Cellergy Pharma is working to cure severe allergic diseases, including two large, underserved severe allergic disease markets (uncontrollable severe allergic asthma and severe food allergy), by using novel cancer-fighting CAR T cells that target and eliminate the source of allergic disease, called immunoglobulin-E (IgE)-producing cells.
The Wilmington-based company is re-engineering CAR T cells, first approved by the FDA in 2017, to destroy not cancer cells but immune cells that cause disease. “We are the first company in the world to target the antibody IgE, which causes all allergic diseases, but leave all other cells untouched,” says Ronald P. Dudek, president. Severe asthma alone costs the U.S. $60 billion and 3,500-4,000 deaths a year, he says.
The technology was developed by Cellergy co-founder and Chief Science Officer Mark Ma, MBBS, PhD, an immunologist. “Lucky for Delaware, he moved from the University of Pennsylvania to the Nemours Children’s Hospital here,” Dudek says. Nemours, a co-recipient of the grant, is a partner in the company as well.
Cellergy got a big boost in January 2024 when it received a Phase I Small Business Technology Transfer (STTR) grant of $300,000, from the National Institute of Allergy and Infectious Diseases, part of the National Institutes of Health. It used the money to hire a full-time bench scientist, Pooja Singhmar, PhD, who will develop the company’s lead CAR T cell product in conjunction with Dr. Ma. The money also pays for Cellergy’s new lab, which has been set up at The Innovation Space in Wilmington. “That was a real step forward for us to transition from virtual to real, to enable us to move forward to the development of our first product,” Dudek says. “Innovation Space is a remarkable business that seeds biotech companies. It is a lab space with shared instrumentation, which is huge. Otherwise, the expense would be almost defeating for a startup.”

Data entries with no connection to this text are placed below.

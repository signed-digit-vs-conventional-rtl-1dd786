// tb_sd_adder_configs: runs the adder in every word length / block size pairing
// for which the design is sized and timed: the optimal block sizes
// (8/2, 16/2, 32/4, 64/4, 128/4, 256/8) and the larger blocks used in the delay
// comparison (8/4, 16/4, 32/8, 64/8). Each instance gets random, all-propagate
// and single-non-zero-digit operands with random carry-in, and is compared with
// integer arithmetic: {c_out, sum} = a + b + c_in, overflow when both operands
// share a sign that the sum does not.
module tb_sd_adder_configs;
  localparam int NCFG = 10;
  localparam int CFG_W [NCFG] = '{8, 16, 32, 64, 128, 256, 8, 16, 32, 64};
  localparam int CFG_B [NCFG] = '{2,  2,  4,  4,   4,   8, 4,  4,  8,  8};
  localparam int VECTORS = 3000;

  int checks = 0, failures = 0, done = 0;

  initial begin
    #10000000;
    failures++;
    $display("watchdog expired");
    $display("TB_RESULT checks=%0d failures=%0d", checks, failures);
    $finish;
  end

  for (genvar k = 0; k < NCFG; k++) begin : g_cfg
    localparam int W = CFG_W[k];
    localparam int B = CFG_B[k];
    logic [W-1:0] a, b, sum;
    logic         c_in, c_out, overflow;
    logic [((W + 31) / 32) * 32 - 1:0] ra, rb;  // random words, cut to W bits

    sd_adder #(.W(W), .B(B)) dut (
      .a(a), .b(b), .c_in(c_in), .sum(sum), .c_out(c_out), .overflow(overflow)
    );

    initial begin
      int errs;
      errs = 0;
      for (int n = 0; n < VECTORS; n++) begin
        logic [W:0] full;
        logic       ovf;
        for (int w = 0; w < W; w += 32) begin
          ra[w +: 32] = $urandom;
          rb[w +: 32] = $urandom;
        end
        a = ra[W-1:0];
        b = rb[W-1:0];
        case (n % 4)
          1: b = ~a;
          2: b = ~a ^ (W'(1) << ($urandom % W));
          default: ;
        endcase
        c_in = 1'($urandom);
        #1;
        full = {1'b0, a} + {1'b0, b} + {{W{1'b0}}, c_in};
        ovf  = (a[W-1] == b[W-1]) && (full[W-1] != a[W-1]);
        checks++;
        if (sum !== full[W-1:0] || c_out !== full[W] || overflow !== ovf) begin
          failures++;
          errs++;
          if (errs <= 5) $display("W=%0d B=%0d a=%h b=%h ci=%0b wrong", W, B, a, b, c_in);
        end
      end
      $display("W=%0d B=%0d: %0d vectors, %0d errors", W, B, VECTORS, errs);
      done++;
    end
  end

  initial begin
    wait (done == NCFG);
    $display("TB_RESULT checks=%0d failures=%0d", checks, failures);
    $finish;
  end
endmodule
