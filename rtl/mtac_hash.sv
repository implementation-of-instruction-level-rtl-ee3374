// mtac_hash: memory-location hashing of the MTAC hash-calculate (HA) stage.
//
// A shared-memory address is mapped to one of NMOD = 2**MODW memory modules
// of the distributed memory by a hash function picked from a family; if a
// function works badly for an application, another member of the family is
// loaded. The family used here is multiplicative hashing:
//     module = ((addr * mult) ^ key) >> (32 - MODW)    (mult forced odd)
// where mult and key are the programmable members of the family.
//
// Interface: addr (word address), mult, key (the selected hash function);
// module_id. Timing: combinational.
//
// Follows the architecture description: randomized hashing of memory locations over
// memory modules, done in the HA stages, changeable function. This design's
// own choice: the multiplicative family and its two parameters.
module mtac_hash
  import ipsm_pkg::*;
#(
  parameter int unsigned MODW = 4
) (
  input  word_t            addr,
  input  word_t            mult,
  input  word_t            key,
  output logic [MODW-1:0]  module_id
);

  word_t prod;

  assign prod      = (addr * {mult[31:1], 1'b1}) ^ key;
  assign module_id = prod[31 -: MODW];

endmodule
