// tb_mtac_hash: self-checking test of the memory-location hash.
//
// Checks the module number against an independent computation for random
// addresses and hash functions, that an even multiplier behaves as the next
// odd one, and that a sequential block of 4096 word addresses spreads
// evenly over the 16 memory modules (no module gets more than twice its
// share), which is the purpose of randomized hashing. Combinational.
module tb_mtac_hash;
  import ipsm_pkg::*;
  localparam int MODW = 4;
  word_t addr, mult, key;
  logic [MODW-1:0] mid;
  int checks = 0, failures = 0;
  int hist [1 << MODW];

  mtac_hash #(.MODW(MODW)) dut (.addr(addr), .mult(mult), .key(key), .module_id(mid));

  initial begin : watchdog
    #1_000_000;
    $display("watchdog expired");
    $display("TB_RESULT checks=%0d failures=%0d", checks, failures + 1);
    $finish;
  end

  initial begin
    longint unsigned p;
    logic [MODW-1:0] e;
    for (int n = 0; n < 2000; n++) begin
      addr = $urandom; mult = $urandom; key = $urandom;
      #1;
      p = (longint'(addr) * longint'(mult | 1)) & 64'hFFFF_FFFF;
      e = MODW'((p ^ longint'(key)) >> (32 - MODW));
      checks++;
      if (mid !== e) begin failures++; if (failures < 10) $display("FAIL a=%h m=%h k=%h got %0d exp %0d", addr, mult, key, mid, e); end
    end
    mult = 32'h9E37_79B9; key = 32'h1234_5678;
    foreach (hist[m]) hist[m] = 0;
    for (int a = 0; a < 4096; a++) begin addr = a; #1; hist[mid]++; end
    foreach (hist[m]) begin
      checks++;
      if (hist[m] > 512 || hist[m] == 0) begin failures++; $display("FAIL module %0d got %0d of 4096", m, hist[m]); end
    end
    $display("TB_RESULT checks=%0d failures=%0d", checks, failures);
    $finish;
  end
endmodule
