// prio_encoder: parallel priority encoder of the CRCW Priority memory cell.
//
// Among the N request lines, the one with the lowest index wins. All grant
// lines are computed in parallel from a prefix OR of the requests: grant[i]
// is high when req[i] is high and no lower-indexed request is.
//
// Interface: req[N]; grant[N] (one-hot or zero), any (some request is high).
// Timing: combinational.
//
// Taken from the architecture: the lowest-index port wins, and the encoder is
// parallel. The prefix-OR structure is this design's own; the architecture description costs
// an optimized encoder at N + 2N log N gate inputs without giving its gates.
module prio_encoder #(
  parameter int unsigned N = 16
) (
  input  logic [N-1:0] req,
  output logic [N-1:0] grant,
  output logic         any
);

  logic [N:0] seen;   // seen[i]: some request among 0..i-1

  assign seen[0] = 1'b0;
  for (genvar i = 0; i < N; i++) begin : g_pe
    assign seen[i+1] = seen[i] | req[i];
    assign grant[i]  = req[i] & ~seen[i];
  end
  assign any = seen[N];

endmodule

The company also saved about $200,000, which it had budgeted to hire a consultant to help steer it through the complex regulatory process. “We had the good fortune of meeting the president of a regulatory consult company at a meeting, and he was so taken with our technology, he agreed to consult with us for equity only,” Dudek says. “That has accelerated our timeline and helped us move ahead. He thought our approach was really amazing.”

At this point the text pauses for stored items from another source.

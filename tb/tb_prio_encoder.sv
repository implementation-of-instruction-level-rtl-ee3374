// tb_prio_encoder: self-checking test of the parallel priority encoder.
//
// All 65536 request patterns of the 16-input encoder are applied; the grant
// must be one-hot on the lowest-numbered request (or zero with no request)
// and "any" must equal the OR of the requests. Combinational.
module tb_prio_encoder;
  localparam int N = 16;
  logic [N-1:0] req, grant, e_grant;
  logic         any;
  int           checks = 0, failures = 0;

  prio_encoder #(.N(N)) dut (.req(req), .grant(grant), .any(any));

  initial begin : watchdog
    #10_000_000;
    $display("watchdog expired");
    $display("TB_RESULT checks=%0d failures=%0d", checks, failures + 1);
    $finish;
  end

  initial begin
    for (int v = 0; v < (1 << N); v++) begin
      req = N'(v);
      #1;
      e_grant = '0;
      for (int k = N - 1; k >= 0; k--) if (req[k]) e_grant = N'(1) << k;
      checks++;
      if (grant !== e_grant || any !== (v != 0)) begin
        failures++;
        if (failures < 10) $display("FAIL req=%b grant=%b", req, grant);
      end
    end
    $display("TB_RESULT checks=%0d failures=%0d", checks, failures);
    $finish;
  end
endmodule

The timeline may have accelerated, but that first product is still several years off; Cellergy hopes to begin Phase I clinical study in 2026, with Phase II and III in 2028, leading to a product launch in 2031, says Dudek. “It takes a long time to develop a therapeutic product.”
He should know. Cellergy is his fourth CAR T startup company. He began his career in 1980 as a “lab rat” doing research on T cell receptors at Scripps Research Institute in San Diego, then earned his MBA from UC Berkeley in 1989. “I have an eye for smart technology,” he says, “and when I saw Mark’s, it clicked with me.”